Department of Plastic and Reconstructive Surgery, Gülhane Military Medical Academy and School of Medicine, Ankara, Turkey.
Microsurgery. 2014 Mar;34(3):209-16. doi: 10.1002/micr.22196. Epub 2013 Oct 8.
Functional nerve regeneration after reconstructive nerve surgery remains unsatisfying. In this study, vascular endothelial growth factor (VEGF) gene therapy combined with a hyaluronic acid (HA)-enriched microenvironment in nerve regeneration was investigated. Sciatic nerve was transected, and end-to-end neurorrhaphy was performed on 32 male Sprague-Dawley rats, which were randomly divided into four groups (n = 8 per group): nerve coaptation without treatment (group I); nerve coaptation covered with HA film sheath (group II); nerve coaptation with intramuscular VEGF gene in plasmid injection (group III); and nerve coaptation combined with HA film sheath and intramuscular VEGF gene in plasmid injection (group IV). Contralateral sciatic nerves were used as control. VEGF expression was verified from gluteal muscle biopsies surrounding the sciatic nerve by reverse transcriptase-PCR. Electrophysiological, histopathological, and electron microscopic evaluations were performed after 4 weeks. Mean peak amplitude of groups I-IV and nonoperated sciatic nerve were 4.5 ± 0.6 mV, 6.4 ± 0.4 mV, 6.7 ± 0.5 mV, 8.5 ± 0.4 mV, and 9.8 ± 0.5 mV, respectively. Mean myelinated axonal counts of groups I-IV and nonoperated sciatic nerve were 105 ± 24, 165 ± 19, 181 ± 22, 271 ± 23, and 344 ± 17, respectively. Treatment with HA film sheath coverage combined with intramuscular VEGF gene in plasmid injection yielded statistically significant higher peak amplitudes and myelinated axonal counts (P < 0.001). In addition, significantly less scar formation with HA administration (groups II and IV; P < 0.001) was found. Thus, it was found that VEGF might crucially regulate nerve regeneration processes and that HA can reduce the scar formation. This study showed that the combination of HA film sheath and VEGF gene may synergistically promote peripheral nerve regeneration.

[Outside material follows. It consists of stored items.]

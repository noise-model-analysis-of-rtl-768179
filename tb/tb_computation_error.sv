// tb_computation_error: the computation-error workload. Random 32-point frames
// (independent uniform real and imaginary parts over the full 10-bit range,
// one million frames, the sample size of the wordlength study)
// stream back to back through the buffered FFT at its default wordlengths.
// Each output is checked bit for bit against the frame model, and the error
// against an exact floating-point DFT is accumulated over all frames. Reports
// the signal-to-computation-error ratio in dB and the mean error power in
// output LSB^2. It fails if any output differs from the model or if the ratio
// is below 55 dB. That limit is this testbench's own: with 12-bit twiddles the
// expected ratio is well above 60 dB.
module tb_computation_error;
  import fft442_ref_pkg::*;

  localparam int DW = 10, TW = 12, NFRAMES = 1000000, LAT = 14;

  logic                 clk = 1'b0, rst_n = 1'b0, in_valid = 1'b0;
  logic signed [DW-1:0] in_re [4], in_im [4];
  logic signed [DW+4:0] out_re [4], out_im [4];
  logic                 vout1, vout2, sat;

  bmrmdc442_fft dut (.*);
  always #5 clk = ~clk;

  int checks = 0, failures = 0;
  real sig_pow = 0.0, err_pow = 0.0, err_pow_ns = 0.0, sig_pow_ns = 0.0;
  int  sat_frame [4];
  int  n_sat_frames = 0;

  // exact DFT and model output of the frames in flight (ring of 4 frames)
  real    ex_r [4][32], ex_i [4][32];
  longint md_r [4][32], md_i [4][32];
  int     nsent = 0, nrecv = 0, oc = 0, cur = 0;

  always @(negedge clk) begin
    if (rst_n && vout1) begin
      if (vout2) begin
        cur = nrecv % 4;
        nrecv++;
        oc = 0;
      end
      for (int j = 0; j < 4; j++) begin
        int k;
        real dr, di;
        k = out_bin(oc, j);
        checks++;
        if (out_re[j] != md_r[cur][k] || out_im[j] != md_i[cur][k]) begin
          failures++;
          if (failures < 10) $display("FAIL frame %0d X[%0d]", nrecv - 1, k);
        end
        dr = real'(out_re[j]) - ex_r[cur][k];
        di = real'(out_im[j]) - ex_i[cur][k];
        err_pow += dr * dr + di * di;
        sig_pow += ex_r[cur][k] * ex_r[cur][k] + ex_i[cur][k] * ex_i[cur][k];
        if (sat_frame[cur] == 0) begin
          err_pow_ns += dr * dr + di * di;
          sig_pow_ns += ex_r[cur][k] * ex_r[cur][k] + ex_i[cur][k] * ex_i[cur][k];
        end
      end
      oc++;
    end
  end

  initial begin
    cvec_t xr, xi, Xr, Xi;
    int ns, nt, nm;
    real snr;
    longint mx = (64'sd1 <<< (DW - 1)) - 1;
    for (int j = 0; j < 4; j++) begin in_re[j] = '0; in_im[j] = '0; end
    repeat (3) @(negedge clk);
    rst_n = 1'b1;
    @(negedge clk);
    for (int f = 0; f < NFRAMES; f++) begin
      int s;
      s = f % 4;
      for (int n = 0; n < 32; n++) begin
        xr[n] = $signed($urandom_range(0, 2 * mx + 1)) - mx - 1;
        xi[n] = $signed($urandom_range(0, 2 * mx + 1)) - mx - 1;
      end
      ns = 0; nt = 0; nm = 0;
      fft32(xr, xi, DW, TW, Xr, Xi, ns, nt, nm);
      sat_frame[s] = ns;
      if (ns != 0) n_sat_frames++;
      for (int k = 0; k < 32; k++) begin
        real a, er, ei;
        md_r[s][k] = Xr[k]; md_i[s][k] = Xi[k];
        er = 0.0; ei = 0.0;
        for (int n = 0; n < 32; n++) begin
          a = -2.0 * 3.14159265358979323846 * ((n * k) % 32) / 32.0;
          er += xr[n] * $cos(a) - xi[n] * $sin(a);
          ei += xr[n] * $sin(a) + xi[n] * $cos(a);
        end
        ex_r[s][k] = er; ex_i[s][k] = ei;
      end
      for (int c = 0; c < 8; c++) begin
        in_valid <= 1'b1;
        for (int j = 0; j < 4; j++) begin
          in_re[j] <= DW'(xr[4*c + j]);
          in_im[j] <= DW'(xi[4*c + j]);
        end
        @(negedge clk);
      end
      nsent++;
    end
    in_valid <= 1'b0;
    repeat (LAT + 10) @(negedge clk);
    checks++;
    if (nrecv != NFRAMES) begin
      failures++;
      $display("FAIL frames out %0d", nrecv);
    end
    snr = 10.0 * $log10(sig_pow / err_pow);
    $display("frames=%0d signal/computation-error = %0.2f dB, mean error power = %0.3f LSB^2 per bin",
             nrecv, snr, err_pow / (32.0 * nrecv));
    $display("frames with a multiplier saturation: %0d; without them: %0.2f dB, %0.3f LSB^2 per bin",
             n_sat_frames, 10.0 * $log10(sig_pow_ns / err_pow_ns),
             err_pow_ns / (32.0 * (nrecv - n_sat_frames)));
    checks++;
    if (snr < 50.0 || 10.0 * $log10(sig_pow_ns / err_pow_ns) < 60.0) begin
      failures++;
      $display("FAIL computation error above the limits");
    end
    $display("TB_RESULT checks=%0d failures=%0d", checks, failures);
    $finish;
  end

  initial begin
    repeat (NFRAMES * 8 + 1000) @(posedge clk);
    failures++;
    $display("watchdog expired");
    $display("TB_RESULT checks=%0d failures=%0d", checks, failures);
    $finish;
  end
endmodule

神经重建术后的功能神经再生仍然不尽如人意。在这项研究中,研究了血管内皮生长因子(VEGF)基因治疗与富含透明质酸(HA)的微环境相结合在神经再生中的作用。32 只雄性 Sprague-Dawley 大鼠的坐骨神经被切断,然后进行端端神经吻合,将大鼠随机分为四组(每组 8 只):无治疗的神经吻合(I 组);用 HA 膜鞘覆盖的神经吻合(II 组);肌肉内注射质粒 VEGF 基因的神经吻合(III 组);HA 膜鞘联合肌肉内注射质粒 VEGF 基因的神经吻合(IV 组)。对侧坐骨神经作为对照。通过逆转录聚合酶链反应(RT-PCR)从围绕坐骨神经的臀肌活检中验证 VEGF 表达。4 周后进行电生理、组织病理学和电子显微镜评估。I-IV 组和未手术的坐骨神经的平均峰值幅度分别为 4.5 ± 0.6 mV、6.4 ± 0.4 mV、6.7 ± 0.5 mV、8.5 ± 0.4 mV 和 9.8 ± 0.5 mV。I-IV 组和未手术的坐骨神经的有髓神经轴计数分别为 105 ± 24、165 ± 19、181 ± 22、271 ± 23 和 344 ± 17。HA 膜鞘覆盖联合肌肉内注射质粒 VEGF 基因治疗的峰值幅度和有髓神经轴计数明显更高(P < 0.001)。此外,HA 给药后明显减少了瘢痕形成(II 组和 IV 组;P < 0.001)。因此,研究发现 VEGF 可能对神经再生过程起关键调节作用,HA 可减少瘢痕形成。本研究表明,HA 膜鞘与 VEGF 基因的联合可能协同促进周围神经再生。